I do not mind using a mokka pot.......I might have to buy a new grinder though


----------



## 4085 (Nov 23, 2012)

Mrboots2u said:


>


I hope to god, you are the one on the right


----------



## Mrboots2u (May 10, 2013)

dfk41 said:


> I do not mind using a mokka pot.......I might have to buy a new grinder though


There a german one that's been talked about in here

Same company that makes rice I think

Oh that's Tilda


----------



## coffeechap (Apr 5, 2012)

perhaps a nice old hobart? oh there is another one missed off the list


----------



## 4085 (Nov 23, 2012)

You would know all about rice, having a disguised spice grinder


----------



## garydyke1 (Mar 9, 2011)

Christ ! Drink some coffee


----------



## Mrboots2u (May 10, 2013)

garydyke1 said:


> Christ ! Drink some coffee


It's too late


----------



## garydyke1 (Mar 9, 2011)

I mean in general


----------



## 4085 (Nov 23, 2012)

Oh no, am I outnumbered now.......? Rather drink coffee prepared on a traditional coffee grinder than one of those things that looks like a leg nicked off the Eiffel Tower


----------



## urbanbumpkin (Jan 30, 2013)

I don't own one or am prepared to spend that kind of money on a grinder (at the moment)







. But I have to say that the shot that Callum pulled using an EK and an L1 with Foundry beans at the day at Rave has to be one of the best I've ever tasted.


----------



## coffeechap (Apr 5, 2012)

a non ek owner does you too dave, i think you should leave it alone before the others come out...


----------



## Southpaw (Feb 26, 2012)

Nice to see another low retention grinder. Hope it delivers the goods.


----------



## charris (Feb 17, 2014)

Southpaw said:


> Nice to see another low retention grinder. Hope it delivers the goods.


Extra low retention and titan conical. Is it possible though?


----------



## Terranova (Feb 15, 2014)

coffeechap said:


> interesting, as that will be not much more than the money people pay frank to modify and already 2000 euro grinder !!!

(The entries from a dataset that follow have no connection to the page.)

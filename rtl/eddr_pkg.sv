// eddr_pkg: constants shared by the error-detection-and-data-recovery (EDDR)
// processing element.
//
// The design computes the sum of absolute differences (SAD) of an N x N
// macroblock of 8-bit luminance pixels and protects it with a
// residue-and-quotient (RQ) code of modulus M = 2^K - 1. The defaults follow
// the document: 8-bit pixels, a 4 x 4 block (16 pixels, 128-bit pixel buses),
// a 12-bit SAD adder/accumulator and 8-bit residue and quotient signals.
// K = 6 (M = 63) is the split point k = n/2 of the 12-bit SAD; it is the
// modulus that reproduces the residue/quotient values printed in the
// document's simulation waveform (SAD 2124 -> R 45, Q 33).
package eddr_pkg;
  localparam int unsigned PIX_W   = 8;                 // pixel width
  localparam int unsigned BLK_N   = 4;                 // block is BLK_N x BLK_N
  localparam int unsigned NPIX    = BLK_N * BLK_N;     // pixels per block
  localparam int unsigned BUS_W   = NPIX * PIX_W;      // 128-bit pixel bus
  localparam int unsigned SAD_W   = 12;                // SAD adder / accumulator
  localparam int unsigned RQ_K    = 6;                 // modulus exponent
  localparam int unsigned RQ_M    = (1 << RQ_K) - 1;   // modulus m = 63
  localparam int unsigned RQ_W    = 8;                 // width of R and Q signals

  // Floor division and non-negative residue of a signed value by m,
  // used by the testbenches as reference arithmetic.
  function automatic int floor_div(input int x, input int m);
    int q;
    q = x / m;
    if ((x % m) != 0 && x < 0) q = q - 1;
    return q;
  endfunction

  function automatic int pos_mod(input int x, input int m);
    int r;
    r = x % m;
    if (r < 0) r = r + m;
    return r;
  endfunction
endpackage
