// drc: data recovery circuit (DRC).
//
// Rebuilds the SAD from the RQ code produced by the test code generator:
//   data = Q_T * m + R_T = (Q_T << K) - Q_T + R_T,  m = 2^K - 1.
// With the default K = 6 this is the document's "quotient multiplied by the
// constant 64, plus the remainder", with the subtraction of Q_T that makes the
// multiple 63 = m; a shift and two adders replace a multiplier. It works in
// parallel with error detection, so the recovered value is ready when the
// error flag is.
//
// Interface: combinational, no clock.
module drc #(
  parameter int unsigned K     = eddr_pkg::RQ_K,
  parameter int unsigned RQ_W  = eddr_pkg::RQ_W,
  parameter int unsigned SAD_W = eddr_pkg::SAD_W
) (
  input  logic [RQ_W-1:0]  rt,
  input  logic [RQ_W-1:0]  qt,
  output logic [SAD_W-1:0] data
);
  // Arithmetic modulo 2^SAD_W is exact because every valid code rebuilds a
  // value below 2^SAD_W.
  logic [SAD_W-1:0] q_shift;   // Q_T * 2^K
  logic [SAD_W-1:0] q_m;       // Q_T * m
  always_comb begin
    q_shift = SAD_W'(qt) << K;
    q_m     = q_shift - SAD_W'(qt);
    data    = q_m + SAD_W'(rt);
  end
endmodule
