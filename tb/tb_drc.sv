// tb_drc: self-checking test of the data recovery circuit.
//
// For every SAD value 0 .. 4080 (the range of a 4x4 block of 8-bit pixels)
// the residue and quotient modulo 63 are applied and the rebuilt value must
// equal the SAD.
module tb_drc;
  import eddr_pkg::*;
  logic [7:0] rt, qt;
  logic [11:0] data;
  int checks = 0, failures = 0;

  drc dut (.rt, .qt, .data);

  initial begin
    #1000000;
    failures++;
    $display("watchdog expired");
    $display("TB_RESULT checks=%0d failures=%0d", checks, failures);
    $finish;
  end

  initial begin
    for (int s = 0; s <= NPIX * 255; s++) begin
      rt = 8'(s % RQ_M);
      qt = 8'(s / RQ_M);
      #1;
      checks++;
      if (int'(data) != s) begin
        failures++;
        if (failures < 10) $display("FAIL sad=%0d data=%0d", s, data);
      end
    end
    $display("TB_RESULT checks=%0d failures=%0d", checks, failures);
    $finish;
  end
endmodule
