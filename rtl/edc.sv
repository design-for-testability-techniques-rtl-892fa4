// edc: error detection circuit (EDC).
//
// Compares the RQ code of the PE result (R_PE, Q_PE) with the code predicted
// by the test code generator (R_T, Q_T). Every bit pair is XORed and the
// differences are ORed into one flag: 0 means the tested PE is error-free,
// 1 means it is in error. Because a value and its (residue, quotient) pair
// determine each other, any wrong SAD is flagged. The XOR comparison and the
// 0/1 flag follow the document; the OR reduction is how the two comparisons
// are combined here.
//
// Interface: combinational, no clock.
module edc #(
  parameter int unsigned RQ_W = eddr_pkg::RQ_W
) (
  input  logic [RQ_W-1:0] rpe,
  input  logic [RQ_W-1:0] qpe,
  input  logic [RQ_W-1:0] rt,
  input  logic [RQ_W-1:0] qt,
  output logic            error
);
  logic [RQ_W-1:0] r_diff, q_diff;
  always_comb begin
    r_diff = rpe ^ rt;
    q_diff = qpe ^ qt;
    error  = (|r_diff) | (|q_diff);
  end
endmodule
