// tb_edc: self-checking test of the error detection circuit.
//
// Applies equal code pairs (error must be 0) and code pairs that differ in
// one random bit of R, of Q, or in random bits (error must be 1).
module tb_edc;
  logic [7:0] rpe, qpe, rt, qt;
  logic error;
  int checks = 0, failures = 0;

  edc dut (.rpe, .qpe, .rt, .qt, .error);

  initial begin
    #1000000;
    failures++;
    $display("watchdog expired");
    $display("TB_RESULT checks=%0d failures=%0d", checks, failures);
    $finish;
  end

  initial begin
    logic exp_err;
    for (int t = 0; t < 4000; t++) begin
      rt = 8'($urandom); qt = 8'($urandom);
      rpe = rt; qpe = qt;
      case (t % 4)
        1: rpe = rt ^ (8'd1 << ($urandom % 8));
        2: qpe = qt ^ (8'd1 << ($urandom % 8));
        3: begin rpe = 8'($urandom); qpe = 8'($urandom); end
        default: ;
      endcase
      exp_err = (rpe != rt) || (qpe != qt);
      #1;
      checks++;
      if (error !== exp_err) begin
        failures++;
        $display("FAIL rpe=%0d rt=%0d qpe=%0d qt=%0d error=%b", rpe, rt, qpe, qt, error);
      end
    end
    $display("TB_RESULT checks=%0d failures=%0d", checks, failures);
    $finish;
  end
endmodule
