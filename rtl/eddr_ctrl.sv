// eddr_ctrl: block sequencer of the EDDR processing element.
//
// The PE and the test code generator both accumulate one pixel pair per
// clock. This controller starts a block on `start` (accepted only when idle),
// clears the accumulators in that same clock edge, then raises `en` for NPIX
// cycles while `idx` walks through pixels 0 .. NPIX-1, and pulses `done` for
// one cycle when the last pixel has been accumulated. The document shows the
// datapath but not its control; this sequencer is this design's own.
//
// Timing: start sampled at edge 0 -> pixels accumulated at edges 1..NPIX ->
// done high during the cycle after edge NPIX (NPIX cycles after start).
// An assertion checks that done is a one-cycle pulse issued when idle.
module eddr_ctrl #(
  parameter int unsigned NPIX = eddr_pkg::NPIX
) (
  input  logic                    clk,
  input  logic                    rst_n,
  input  logic                    start,
  output logic                    busy,
  output logic                    clr,
  output logic                    en,
  output logic [$clog2(NPIX)-1:0] idx,
  output logic                    done
);
  typedef enum logic {S_IDLE, S_RUN} state_e;
  state_e state;

  always_comb begin
    busy = (state == S_RUN);
    clr  = start && (state == S_IDLE);
    en   = (state == S_RUN);
  end

  always_ff @(posedge clk) begin
    if (!rst_n) begin
      state <= S_IDLE;
      idx   <= '0;
      done  <= 1'b0;
    end else begin
      done <= 1'b0;
      case (state)
        S_IDLE: if (start) begin
          state <= S_RUN;
          idx   <= '0;
        end
        S_RUN: begin
          if (idx == $clog2(NPIX)'(NPIX - 1)) begin
            state <= S_IDLE;
            done  <= 1'b1;
          end
          idx <= idx + 1'b1;
        end
        default: state <= S_IDLE;
      endcase
    end
  end

  // done is a single-cycle pulse that ends a run
  a_done_ends_run: assert property (@(posedge clk) disable iff (!rst_n)
    done |-> (state == S_IDLE) && !$past(done));
endmodule
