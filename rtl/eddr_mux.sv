// eddr_mux: output selector of the EDDR scheme.
//
// Passes the PE's own result when the error detection circuit reports no
// error and the data recovery circuit's result when it reports an error, so
// that the next processing element always receives error-free data.
//
// Interface: combinational, no clock.
module eddr_mux #(
  parameter int unsigned SAD_W = eddr_pkg::SAD_W
) (
  input  logic [SAD_W-1:0] pe_out,
  input  logic [SAD_W-1:0] data,
  input  logic             error,
  output logic [SAD_W-1:0] eddrout
);
  always_comb eddrout = error ? data : pe_out;
endmodule
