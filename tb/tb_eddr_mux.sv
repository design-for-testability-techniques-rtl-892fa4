// tb_eddr_mux: self-checking test of the output selector.
//
// With error low the PE result must pass, with error high the recovered
// value, for random data on both inputs.
module tb_eddr_mux;
  logic [11:0] pe_out, data, eddrout;
  logic error;
  int checks = 0, failures = 0;

  eddr_mux dut (.pe_out, .data, .error, .eddrout);

  initial begin
    #1000000;
    failures++;
    $display("watchdog expired");
    $display("TB_RESULT checks=%0d failures=%0d", checks, failures);
    $finish;
  end

  initial begin
    for (int t = 0; t < 1000; t++) begin
      pe_out = 12'($urandom); data = 12'($urandom); error = 1'($urandom);
      #1;
      checks++;
      if (eddrout !== (error ? data : pe_out)) begin
        failures++;
        $display("FAIL error=%b pe_out=%0d data=%0d eddrout=%0d", error, pe_out, data, eddrout);
      end
    end
    $display("TB_RESULT checks=%0d failures=%0d", checks, failures);
    $finish;
  end
endmodule
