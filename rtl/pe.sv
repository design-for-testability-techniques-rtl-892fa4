// pe: processing element of a motion-estimation array, the circuit under
// test of the EDDR scheme.
//
// Each enabled cycle it takes one current-block pixel and one reference
// pixel, forms their absolute difference with an 8-bit subtractor (the
// document's "8-b ADD") and adds it into a 12-bit accumulator (the "12-b ADD"
// and "ACC"). After the NPIX pixel pairs of a block the accumulator holds the
// sum of absolute differences (SAD). The widths are the document's; the
// clear/enable control and the synchronous active-low reset are this
// design's choices.
//
// Interface: clr restarts the sum (takes priority over en), en adds the
// current pixel pair. sad is the accumulator register, valid the cycle after
// the last enabled pixel.
module pe #(
  parameter int unsigned PIX_W = eddr_pkg::PIX_W,
  parameter int unsigned SAD_W = eddr_pkg::SAD_W
) (
  input  logic             clk,
  input  logic             rst_n,
  input  logic             clr,
  input  logic             en,
  input  logic [PIX_W-1:0] cur_pixel,
  input  logic [PIX_W-1:0] ref_pixel,
  output logic [SAD_W-1:0] sad
);
  logic [PIX_W-1:0] absdiff;   // output of the 8-bit absolute-difference adder

  always_comb begin
    if (cur_pixel >= ref_pixel) absdiff = cur_pixel - ref_pixel;
    else                        absdiff = ref_pixel - cur_pixel;
  end

  always_ff @(posedge clk) begin
    if (!rst_n || clr) sad <= '0;
    else if (en)       sad <= sad + SAD_W'(absdiff);
  end
endmodule
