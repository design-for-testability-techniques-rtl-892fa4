// tb_pe: self-checking test of the processing element.
//
// Feeds random and extreme 16-pixel blocks one pixel pair per cycle and
// compares the accumulated SAD with a sum of absolute differences computed
// in the testbench. Also checks that the sum holds while en is low and that
// clr restarts it.
module tb_pe;
  import eddr_pkg::*;
  logic clk = 1'b0, rst_n = 1'b0, clr = 1'b0, en = 1'b0;
  logic [7:0] cur, rf;
  logic [11:0] sad;
  int checks = 0, failures = 0;

  pe dut (.clk, .rst_n, .clr, .en, .cur_pixel(cur), .ref_pixel(rf), .sad);

  always #5 clk = ~clk;

  initial begin
    repeat (20000) @(posedge clk);
    failures++;
    $display("watchdog expired");
    $display("TB_RESULT checks=%0d failures=%0d", checks, failures);
    $finish;
  end

  task automatic run_block(input logic [7:0] c[NPIX], input logic [7:0] r[NPIX]);
    int exp_sad = 0;
    @(negedge clk); clr = 1'b1; en = 1'b0;
    @(negedge clk); clr = 1'b0;
    for (int p = 0; p < NPIX; p++) begin
      en = 1'b1; cur = c[p]; rf = r[p];
      exp_sad += (c[p] > r[p]) ? int'(c[p]) - int'(r[p]) : int'(r[p]) - int'(c[p]);
      @(negedge clk);
    end
    en = 1'b0; cur = $urandom; rf = $urandom;
    checks++;
    if (int'(sad) != exp_sad) begin
      failures++;
      $display("FAIL sad=%0d exp=%0d", sad, exp_sad);
    end
    // hold while en is low
    repeat (3) @(negedge clk);
    checks++;
    if (int'(sad) != exp_sad) begin
      failures++;
      $display("FAIL hold sad=%0d exp=%0d", sad, exp_sad);
    end
  endtask

  initial begin
    logic [7:0] c[NPIX], r[NPIX];
    cur = '0; rf = '0;
    repeat (2) @(negedge clk);
    rst_n = 1'b1;
    for (int p = 0; p < NPIX; p++) begin c[p] = 8'd255; r[p] = 8'd0; end
    run_block(c, r);                       // maximum SAD 4080
    for (int p = 0; p < NPIX; p++) begin c[p] = 8'd0; r[p] = 8'd255; end
    run_block(c, r);
    for (int t = 0; t < 200; t++) begin
      for (int p = 0; p < NPIX; p++) begin c[p] = 8'($urandom); r[p] = 8'($urandom); end
      run_block(c, r);
    end
    // clr clears
    @(negedge clk); clr = 1'b1; en = 1'b1; cur = 8'd9; rf = 8'd1;
    @(negedge clk); clr = 1'b0; en = 1'b0;
    checks++;
    if (sad != 0) begin failures++; $display("FAIL clr sad=%0d", sad); end
    $display("TB_RESULT checks=%0d failures=%0d", checks, failures);
    $finish;
  end
endmodule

And only 30% more than what you paid just for the spare parts at Versalab, incl. shipping + tax when you needed a new controller


----------



## coffeechap (Apr 5, 2012)

and still not got a motor that is right, quite expensive those versalabs really, nice to see another grinder come along that is not a ridiculous price.


----------



## coffeechap (Apr 5, 2012)

Terranova said:


> And only 30% more than what you paid just for the spare parts at Versalab, incl. shipping + tax when you needed a new controller


maths was your strong subject at school then


----------



## Terranova (Feb 15, 2014)

coffeechap said:


> and still not got a motor that is right, quite expensive those versalabs really, nice to see another grinder come along that is not a ridiculous price.


I also find it a good alternative to a Mazzer Mini or so, but assembling it with a level ( spirit says the translator that water thing) seems to me quite strange if alignment plays a major role, but who knows....


----------



## Terranova (Feb 15, 2014)

I sucked in math like you do in grammar


----------



## coffeechap (Apr 5, 2012)

ha ha says the native english speaker!


----------



## coffeechap (Apr 5, 2012)

Terranova said:


> I also find it a good alternative to a Mazzer Mini or so, but assembling it with a level ( spirit says the translator that water thing) seems to me quite strange if alignment plays a major role, but who knows....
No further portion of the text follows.